Between the line containing "adaptation step, μ" and the line containing "17 % of the input. |" lies a run of lines; give that run again exactly, with both of those lines, and nothing else from the entries below.

PROVIDED DATA:
╔══

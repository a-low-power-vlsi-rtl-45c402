# Low-power spectral-sharpening noise reduction core

Hearing-aid speech processing has to run on microwatts, so this core does
its filtering with as little switching activity as it can. It reduces
noise by **spectral sharpening**. An adaptive lattice *decorrelator*
follows the short-term spectrum of the input and estimates eight
partial-correlation (Parcor) coefficients k1..k8 for every sample. Those
coefficients set an analysis filter `1 - A(z/β)` and a synthesis filter
`1 / [1 - A(z/γ)]`, with `0 < β < γ < 1`. Together the two filters give
`H(z) = [1 - A(z/β)] / [1 - A(z/γ)]`, which raises the formant peaks of the
speech above the valleys between them, where the noise lies. The result
is one 16-bit output sample per 16-bit input sample at 8 kHz.

The architecture keeps capacitance and clock activity low:

* **Serial-parallel arithmetic.** Each multiply-accumulate unit (MAC)
  takes one radix-4 Booth digit of the coefficient per clock. It needs no
  array multiplier, and audio rates leave plenty of clock budget for this.
* **Sequential memories.** Filters read their states in a fixed order,
  so the memories have no address decoder. A shift register along the
  rows selects them one after another, and delay lines shift only
  virtually.
* **Time-multiplexed units with a fixed binding.** Two identical MACs do
  all 92 multiply-accumulates of a sample. Unit 1 always runs the
  decorrelator and unit 2 always runs the two filters, so data stay
  local. Two small dedicated operators handle the power estimate and the
  coefficient update.
* **A ROM-microcoded sequencer** runs a fixed, hierarchical schedule:
  48 *macro-cycles* per sample, each the length of one MAC operation.

The highpass pre-filter that normally comes before the analysis filter is
not part of this core. `x_in` should be highpassed already.

## Algorithm, as computed bit for bit

Signals are 16-bit two's complement fractions with 15 fraction bits.
`Q(·)` is sign-magnitude truncation: the magnitude is truncated, so values
round toward zero, and results saturate to ±(2^15 − 1). Products are exact
until they are quantised.

**Decorrelator (gradient adaptive lattice), stage i = 1..8**, with
`f0 = b0 = x[n]`:

```
f_i  = Q(f_{i-1}      - k_i · b_{i-1}[n-1])
b_i  = Q(b_{i-1}[n-1] - k_i · f_{i-1})
e    = f_{i-1}² + b_{i-1}[n-1]²                      (exact)
P_i  = P_i - P_i>>6 - P_i>>8 + e>>6                  η ≈ 1 - 2^-6 - 2^-8 ≈ 0.98
s    = floor(log2 P_i)                               power of two approximating P_i
c    = f_i · b_{i-1}[n-1] + b_i · f_{i-1}            (exact)
k_i  = sat(k_i + trunc(c / 2^max(0, s + 5 - 15)))    μ = 2^-5, coarse division
```

**Analysis, stage i = 1..8**, with `f0 = x[n]`. Delay i holds `b'_{i-1}`, and
the first delay takes `x` itself:

```
f_i = Q(f_{i-1} - k_i · b'_{i-1})
b_i = Q(b'_{i-1} - k_i · f_{i-1})          i < 8
next input of delay i+1 = Q(β · b_i)       i < 8
```

**Synthesis, stage i = 8..1**. `f8` is the analysis output and
`y[n] = f0`. Delay 1 takes `y`:

```
f_{i-1} = Q(f_i + k_i · b'_{i-1})
b_i     = Q(b'_{i-1} - k_i · f_{i-1})      i < 8
next input of delay i+1 = Q(γ · b_i)       i < 8
```

The β (γ) scaling sits between a stage's backward output and the next
delay, so the first delay is not scaled. That makes 8 + 7 + 7 = 22
operations per filter. With `β = γ` the synthesis filter is the exact
inverse of the analysis filter, up to quantisation. The filters of sample n
use the coefficients that the decorrelator reached after sample n−1.

## The serial-parallel Booth MAC (`arith_unit`)

This is the least obvious block. A coefficient `c` (WC bits) goes into a
parallel-in serial-out register. Every clock, two new bits plus the last
bit of the previous pair form a Booth window (`booth_recoder`). The window
gives a digit `d ∈ {−2..2}`, and the selection stage turns the held data
word `x` into `d·x`. The adder adds `d·x` to the **high register**. Both
accumulator registers then shift right by two ("divide by four"):

```
u      = H + d_j·x + L[1:0]        (L[1:0] = digit j of the old low part)
H     <= u >>> 2
L     <= {u[1:0], L[WC-1:2]}       (new result digit enters at the top)
```

**Full-precision accumulation.** Before a product starts, the value `A`
to accumulate onto is split. Its high part goes back into H at full weight
(`H = A` with the low WC bits cleared). Its low WC bits stay in L. At every
step the two bits leaving the bottom of L are added into the adder, and
the new result bits take their place at the top. After WC/2 steps
`{H, L} = A + c·x` exactly. So a sum of products is exact with no wide
final adder. The accumulator is WD + WC + 4 bits wide; the 4 guard bits
allow sums of up to 16 full-scale products.

Commands, sampled with `start`:

| mode     | result                       |
|----------|------------------------------|
| `AU_CLR` | `acc = ±c·x`                 |
| `AU_ACC` | `acc = acc ± c·x`            |
| `AU_ADD` | `acc = addend·2^15 ± c·x`    |

`sub` negates the Booth digits, which gives the minus sign. `q` is `acc`
quantised to WD bits. Latency is 1 + WC/2 clocks: 9 for 16 bits, 11 for
20, 17 for 32. All command inputs are captured at `start`.

This unit is slower than the one it is modelled on. That unit was
specified at 6 clocks for a 20 × 20-bit product. The block structure
followed here (one selection stage, one adder, a shift of two bits per
clock) needs 11.

## Sequential memories (`seq_addr`, `seq_mem`)

`seq_addr` is a chain of NWORDS flip-flops that can each be set to 1:

* **Reset.** All stages are set to 1.
* **Advance.** A 0 is shifted in at stage 0, so the chain holds a
  thermometer code: `1111…`, then `0111…`, `0011…`, and so on, up to
  `0…01`.
* **Row select.** Row i is selected where the code changes from 0 to 1
  (`q[i] & ~q[i-1]`), so exactly one row is selected at any time.
* **Wrap.** When the chain is in its last state, the next advance sets
  every stage back to 1.

`seq_mem` is an NWORDS × W array with two such chains: one for reads and
one for writes. A delay line is kept by reading a row, writing the new
word into the same row, and advancing. The data never move.

The synthesis filter walks its stages from 8 down to 1. It only learns
the new input of delay i+1 at stage i, so its writes trail its reads by
one row, and y is written last.

Memories in the core:

| memory                               | size    | module               |
|--------------------------------------|---------|----------------------|
| decorrelator backward delays         | 8 × 16  | `seq_mem`            |
| power estimates                      | 8 × 32  | `seq_mem`            |
| Parcor coefficients                  | 8 × 16  | register array, copied in one clock to the filters |
| analysis delays                      | 8 × 16  | `seq_mem`            |
| synthesis delays                     | 8 × 16  | `seq_mem`            |

## Power estimate and coarse division (`eta_acc`, `norm`, `k_acc`)

The normalised gradient update `k += μ·c/P` would need a divider. Instead:

* **`eta_acc`** forms the power recursion with `η = 1 − 2^-6 − 2^-8`, using
  two subtractions of shifted copies and no multiplier.
* **`norm`** finds `s = floor(log2 P)` with a leading-one detector.
* **`k_acc`** shifts the cross term right by `s + 5 − 15` instead of
  dividing, adds it to k, and saturates k to ±(1 − 2^-15).

All three are combinational, and each runs once per stage per sample.
The 1/64 input scaling in `eta_acc` keeps the 32-bit estimate in range: it
settles near 0.8 × the mean energy. The step size μ = 2^-5 is the
parameter `MU_LOG2`.

## Schedule (`sequencer`)

One sampling interval is 1 + 48 × MC_LEN clocks. A macro-cycle is
MC_LEN = 10 clocks: 1 start clock, 8 Booth steps and 1 write-back clock.
The micro-program ROM has one word per macro-cycle. The words are computed
at elaboration by `rom_word()`:

| macro-cycles | unit 1 (decorrelator)                                              |
|--------------|--------------------------------------------------------------------|
| 0–47         | stage `mc/6 + 1`, op `mc%6`: f, b, f², +b², f_i·b, +b_i·f (load 48/48) |

| macro-cycles | unit 2 (filters)                                   |
|--------------|----------------------------------------------------|
| 0–21         | analysis: stages 1–7 do f, b, β; stage 8 does f    |
| 22–43        | synthesis: stage 8 does f; stages 7–1 do f, b, γ   |
| 44–47        | idle (load 44/48 ≈ 92 %)                           |

After operation +b² the power memory is updated (`eta_acc`, `norm`).
After operation +b_i·f the coefficient is updated (`k_acc`) and the
backward delay is rewritten.

When a unit has no operation it does not start, and its registers keep
their values, so it does not switch. The RTL has no clock gating or
power-down control.

## Interface and timing (`nr_core`)

| port                | dir | width  | meaning                                   |
|---------------------|-----|--------|-------------------------------------------|
| `clk`, `rst_n`      | in  | 1      | clock, asynchronous active-low reset      |
| `x_in`, `x_valid`   | in  | 16, 1  | input sample and its one-clock strobe     |
| `ready`             | out | 1      | the core can take a sample                |
| `beta`, `gamma`     | in  | 16     | β, γ as fractions with 15 fraction bits; hold them steady |
| `y_out`, `y_valid`  | out | 16, 1  | output sample and its one-clock strobe    |
| `k_out`             | out | 8 × 16 | Parcor coefficients, for observation      |
| `err_out`           | out | 16     | forward error of decorrelator stage 8     |

`y_valid` rises 481 clocks after the clock that accepts `x_valid`. At
8 kHz this needs a clock of at least 3.85 MHz. Reset clears all
coefficients, delays and power estimates.

Parameters of `nr_core`:

| parameter | default | meaning                                |
|-----------|---------|----------------------------------------|
| `M`       | 8       | filter order, 2..16                    |
| `W`       | 16      | data and coefficient width             |
| `WP`      | 32      | power estimate width                   |
| `MC_LEN`  | W/2+2   | clocks per macro-cycle                 |
| `MU_LOG2` | 5       | adaptation step, μ = 2^-MU_LOG2        |

The schedule scales with M: there are 6·M macro-cycles per sample.

## Source choices and departures

These parts follow the original architecture: the signal flow, the
operation counts (48 + 22 + 22 MACs per sample), the unit binding, the
48-macro-cycle period, the word lengths (16-bit data and coefficients,
32-bit power estimates), the η approximation, the coarse division, the
sign-magnitude quantiser, the Booth recoding, the shift-register row
addressing and the ROM-microcoded sequencer.

These parts are this design's own:

* **MAC latency.** Described above. It limits the computational margin to
  about 5 when the MAC clocks at 20 MHz; the original claims a margin
  above 10.
* **Full-precision accumulation scheme.** The split of the accumulated
  value and the re-adding of the low digits in the Booth MAC are this
  design's own reading of its exchange path.
* **Adaptation.** The exact signs, μ, the 1/64 energy scaling, the
  clamping of the shift and the saturation of k.
* **Schedule.** The order of operations within the schedule, and the
  point at which the filters take their copy of the coefficients (the
  start of each sample).
* **Memory access and interface.** The separate read and write chains in
  the memories, the sample handshake, and the reset values.
* **Filter structure.** The β/γ placement follows the filter signal flow,
  so the first delay is unscaled. The resulting response is close to
  `1 − A(z/β)` but not exactly that.

## Verification

Every module has a self-checking testbench in `tb/`. Each one prints
`TB_RESULT checks=N failures=M`.

| testbench             | what it checks |
|-----------------------|----------------|
| `tb_nr_core`          | Default parameters, 400 samples of resonant noise, full-scale tones and silence. y and all k are compared bit for bit with an independent reference model (`tb/nr_ref_pkg.sv`). Also checks the interval length and that coefficient saturation, quantiser saturation, negative truncation, unit-2 idle cycles and coefficient transfer all occur. |
| `tb_nr_core_m10`      | The same at filter order 10 (60 macro-cycles). |
| `tb_decorrelator`     | Bit-exact against the model. Also checks that k1 converges (about 0.85 for the test resonance) and that the error power drops to about 17 % of the input. |
| `tb_lattice_filters`  | Bit-exact against the model. With β = γ the output stays within 18 LSB of the input. |
| `tb_arith_unit`       | Random and extreme operands in all modes, 8-term sums, and the 9-clock latency. |
| `tb_table1_sizes`     | A 32 × 64 memory, and 32 × 32 and 20 × 20 MACs with their latencies. |
| `tb_seq_addr`, `tb_seq_mem`, `tb_booth_recoder`, `tb_eta_acc`, `tb_norm`, `tb_k_acc`, `tb_sequencer` | Unit checks against formulas. |

To simulate with Verilator 5, compile the package first:

```
verilator --binary --timing --assert -Wno-fatal -Irtl -Itb -y rtl -y tb +libext+.sv \
    rtl/nr_pkg.sv tb/nr_ref_pkg.sv tb/tb_nr_core.sv --top-module tb_nr_core
./obj_dir/Vtb_nr_core
```

The full-size end-to-end test takes well under a second.

## Not included

* The first-order highpass pre-filter. It has no coefficient here and is
  expected outside the core.
* Clock gating, voltage scaling and layout. The original's area and power
  (about 4 mm² and 4 mW at 5 V in a 1.2 µm process, or 0.65 mW at 2 V)
  are properties of its silicon, not of this RTL.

╚══

REPLY TO THE EXERCISE:
| `MU_LOG2` | 5       | adaptation step, μ = 2^-MU_LOG2        |

The schedule scales with M: there are 6·M macro-cycles per sample.

## Source choices and departures

These parts follow the original architecture: the signal flow, the
operation counts (48 + 22 + 22 MACs per sample), the unit binding, the
48-macro-cycle period, the word lengths (16-bit data and coefficients,
32-bit power estimates), the η approximation, the coarse division, the
sign-magnitude quantiser, the Booth recoding, the shift-register row
addressing and the ROM-microcoded sequencer.

These parts are this design's own:

* **MAC latency.** Described above. It limits the computational margin to
  about 5 when the MAC clocks at 20 MHz; the original claims a margin
  above 10.
* **Full-precision accumulation scheme.** The split of the accumulated
  value and the re-adding of the low digits in the Booth MAC are this
  design's own reading of its exchange path.
* **Adaptation.** The exact signs, μ, the 1/64 energy scaling, the
  clamping of the shift and the saturation of k.
* **Schedule.** The order of operations within the schedule, and the
  point at which the filters take their copy of the coefficients (the
  start of each sample).
* **Memory access and interface.** The separate read and write chains in
  the memories, the sample handshake, and the reset values.
* **Filter structure.** The β/γ placement follows the filter signal flow,
  so the first delay is unscaled. The resulting response is close to
  `1 − A(z/β)` but not exactly that.

## Verification

Every module has a self-checking testbench in `tb/`. Each one prints
`TB_RESULT checks=N failures=M`.

| testbench             | what it checks |
|-----------------------|----------------|
| `tb_nr_core`          | Default parameters, 400 samples of resonant noise, full-scale tones and silence. y and all k are compared bit for bit with an independent reference model (`tb/nr_ref_pkg.sv`). Also checks the interval length and that coefficient saturation, quantiser saturation, negative truncation, unit-2 idle cycles and coefficient transfer all occur. |
| `tb_nr_core_m10`      | The same at filter order 10 (60 macro-cycles). |
| `tb_decorrelator`     | Bit-exact against the model. Also checks that k1 converges (about 0.85 for the test resonance) and that the error power drops to about 17 % of the input. |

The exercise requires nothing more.